If you do anything, it'd be adjustment brush, set to brightening the exposure and possibly adjusting the colour slightly. I'd switch to PS for that kind of job personally.
[/quote]

LOL, sorry...i had no other way of describing it.

I was hoping i could do something in LR, not too handy with PS. Thanks V.


----------



## sizzlingbadger (Jan 31, 2010)

I would use photoshop, or a good quality soap !


----------



## Robert T Higaki (Feb 1, 2010)

Who is looking at her feet? ??? What I notice is the "The Man from U.N.C.L.E" lunch box next to her head. I actually have one- the lunch box.
Your best bet is photoshop her feet and the background.

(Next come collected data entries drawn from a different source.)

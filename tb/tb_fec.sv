// tb_fec: random adder values, m and n; checks that one cycle after `xfer` the
// FEC issues `load` with delta = Q - X folded into (-P/2, P/2], P = m*K + n,
// that `clr` follows `xfer` in the same cycle, and that no load appears
// without a transfer.
module tb_fec;
  import dfll_pkg::*;
  localparam int K = 7, XC = 20, X = K * XC;
  logic clk = 0, rst_n = 0, xfer = 0, clr, load;
  logic signed [QW-1:0] q = '0, delta;
  logic [MW-1:0] m = 8'd75;
  logic [$clog2(K)-1:0] n = '0;
  int checks = 0, failures = 0, c_fold = 0, c_plain = 0;

  fec #(.K(K), .XC(XC)) dut (.*);
  always #1 clk = ~clk;

  initial begin
    repeat (50000) @(posedge clk);
    failures++;
    $display("TB_RESULT checks=%0d failures=%0d", checks, failures);
    $finish;
  end

  initial begin
    int e, p, exp_d;
    automatic bit prev_xfer = 0;
    repeat (2) @(negedge clk);
    rst_n = 1;
    for (int i = 0; i < 5000; i++) begin
      m    = MW'($urandom_range(50, 100));
      n    = 3'($urandom_range(0, K - 1));
      q    = QW'(X + int'($urandom_range(0, 1600)) - 800);
      xfer = ($urandom_range(0, 2) == 0);
      p = int'(m) * K + int'(n);
      e = int'(q) - X;
      exp_d = e;
      if (2 * e > p)  exp_d = e - p;
      else if (2 * e < -p) exp_d = e + p;
      #0.1;
      checks++;
      if (clr !== xfer) begin failures++; $display("FAIL clr"); end
      prev_xfer = xfer;
      @(negedge clk);
      checks++;
      if (load !== prev_xfer) begin failures++; $display("FAIL i=%0d load=%b", i, load); end
      if (prev_xfer) begin
        checks++;
        if (int'(delta) != exp_d) begin
          failures++; $display("FAIL i=%0d Q=%0d P=%0d delta=%0d exp=%0d", i, q, p, delta, exp_d);
        end
        if (exp_d != e) c_fold++; else c_plain++;
      end
    end
    checks++; if (c_fold == 0 || c_plain == 0) begin failures++; $display("FAIL coverage"); end
    $display("TB_RESULT checks=%0d failures=%0d", checks, failures);
    $finish;
  end
endmodule
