// mp_clock_gen: K-phase clock generator.
//
// Produces K copies of one clock of frequency f_mp, copy i delayed by i phase
// differences (T_mp / K) from copy 0. A modulo-K phase counter advances once per
// master clock cycle (master frequency K * f_mp). Phase i rises in the cycle in
// which the counter equals i; `rise[i]` flags that cycle and is the enable the
// rest of the loop uses in place of the phase's clock edge. `phase[i]` is the
// waveform itself, high for (K+1)/2 of every K cycles (odd K cannot give exactly
// 50 % duty at this resolution).
//
// The design treats the multi-phase clock as a given source with equally spaced
// phases; building it from a counter on a faster master clock is this
// implementation's choice, as is the duty cycle.
//
// Timing: ph resets to 0, so phase 0 rises in the first cycle after reset.
module mp_clock_gen #(
  parameter int unsigned K = dfll_pkg::K_DEF
) (
  input  logic                 clk,
  input  logic                 rst_n,
  output logic [$clog2(K)-1:0] ph,     // index of the phase rising in this cycle
  output logic [K-1:0]         rise,   // one-hot: rising edge of phase i in this cycle
  output logic [K-1:0]         phase   // phase waveforms
);
  localparam int unsigned HI = (K + 1) / 2;

  always_ff @(posedge clk or negedge rst_n) begin
    if (!rst_n)                ph <= '0;
    else if (int'(ph) == int'(K) - 1) ph <= '0;
    else                       ph <= ph + 1'b1;
  end

  always_comb begin
    for (int unsigned i = 0; i < K; i++) begin
      int unsigned d;
      rise[i]  = (int'(ph) == int'(i));
      // cycles elapsed since phase i last rose
      d        = (int'(ph) >= int'(i)) ? (int'(ph) - int'(i)) : (int'(ph) + K - int'(i));
      phase[i] = (d < HI);
    end
  end
endmodule
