// tb_mp_clock_gen: checks the K-phase clock generator against a reference
// model: phase i rises exactly when the cycle count since reset is i mod K, its
// waveform is high for (K+1)/2 of every K cycles, and `rise` is one-hot.
module tb_mp_clock_gen;
  localparam int K = 7;
  logic clk = 0, rst_n = 0;
  logic [$clog2(K)-1:0] ph;
  logic [K-1:0] rise, phase, phase_d;
  int checks = 0, failures = 0;

  mp_clock_gen #(.K(K)) dut (.*);
  always #1 clk = ~clk;

  initial begin
    repeat (10000) @(posedge clk);
    failures++;
    $display("TB_RESULT checks=%0d failures=%0d", checks, failures);
    $finish;
  end

  initial begin
    int t;
    repeat (2) @(negedge clk);
    rst_n = 1;
    phase_d = phase;
    for (t = 0; t < 10 * K; t++) begin
      for (int i = 0; i < K; i++) begin
        automatic int d = ((t - i) % K + K) % K;
        checks++;
        if (rise[i] !== (d == 0)) begin
          failures++; $display("FAIL t=%0d rise[%0d]=%b", t, i, rise[i]);
        end
        checks++;
        if (phase[i] !== (d < (K + 1) / 2)) begin
          failures++; $display("FAIL t=%0d phase[%0d]=%b", t, i, phase[i]);
        end
        // a rising waveform edge only where rise says so
        if (t > 0) begin
          checks++;
          if ((phase[i] && !phase_d[i]) !== rise[i]) begin
            failures++; $display("FAIL t=%0d edge of phase %0d", t, i);
          end
        end
      end
      checks++;
      if (!$onehot(rise)) begin failures++; $display("FAIL rise not one-hot"); end
      phase_d = phase;
      @(negedge clk);
    end
    $display("TB_RESULT checks=%0d failures=%0d", checks, failures);
    $finish;
  end
endmodule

                                Bob- the slide shooter at heart

PS: you can see Napoleon Solo punching out the bad guy!


----------



## ernie (Feb 2, 2010)

Lunchbox!? Yeah, right.


----------



## Robert T Higaki (Feb 3, 2010)

On a serious note, I do not shoot models but some principles do apply to many aspects of photography. Before I hit the shutter button, I look all around- the foreground and the background. If I see a wrapper from a fast food restaurant, I will walk over and remove it. I just went to see Frans Lanting's 'slide show' on Namibia. Before shooting pictures at a waterhole, Frans Lanting removed elephant dung( with gloves) to clean up the area. 
What I am saying is take a little extra time before shooting; this will save you a lot of time( and work) afterward.


                                         Bob- the slide shooter at heart


----------



## MarkNicholas (Feb 3, 2010)

[quote author=Robert T Higaki link=topic=9'83.msg61377#msg61377 date=1265166791]
On a serious note, I do not shoot models but some principles do apply to many aspects of photography. Before I hit the shutter button, I look all around- the foreground and the background. If I see a wrapper from a fast food restaurant, I will walk over and remove it. I just went to see Frans Lanting's 'slide show' on Namibia. Before shooting pictures at a waterhole, Frans Lanting removed elephant dung( with gloves) to clean up the area. 
What I am saying is take a little extra time before shooting; this will save you a lot of time( and work) afterward.
[/quote]

Are you not just trying to deflect discussion about that MFU "lunchbox" 

Personally, I think that the background clutter in this particular photo works quite well, except perhaps for the lunchbox and and the dirty feet.


----------



## adrianlambert (Feb 3, 2010)

I quite like the feet dirty.


----------



## Robert T Higaki (Feb 4, 2010)

[quote author=MarkNicholas link=topic=9'83.msg61379#msg61379 date=1265176816]


Personally, I think that the background clutter in this particular photo works quite well, except perhaps for the lunchbox and and the dirty feet.
[/quote]

  Mark- if the lunch pail box was a dark color(brown), I would have not raise a red flag. The lunchbox would have blended in with the rest of the background. But, the box is bright yellow and red and has a picture of Robert Vaughn- too distracting. ( no- offense to Dr. Vaughn; I think he has a Ph.D)
As for the dirty feet, just tell everyone- the model has a nice tan down there.
  MacFly- you did a very nice shot of the model; very good poise.

                                   Bob- the slide shooter at heart


----------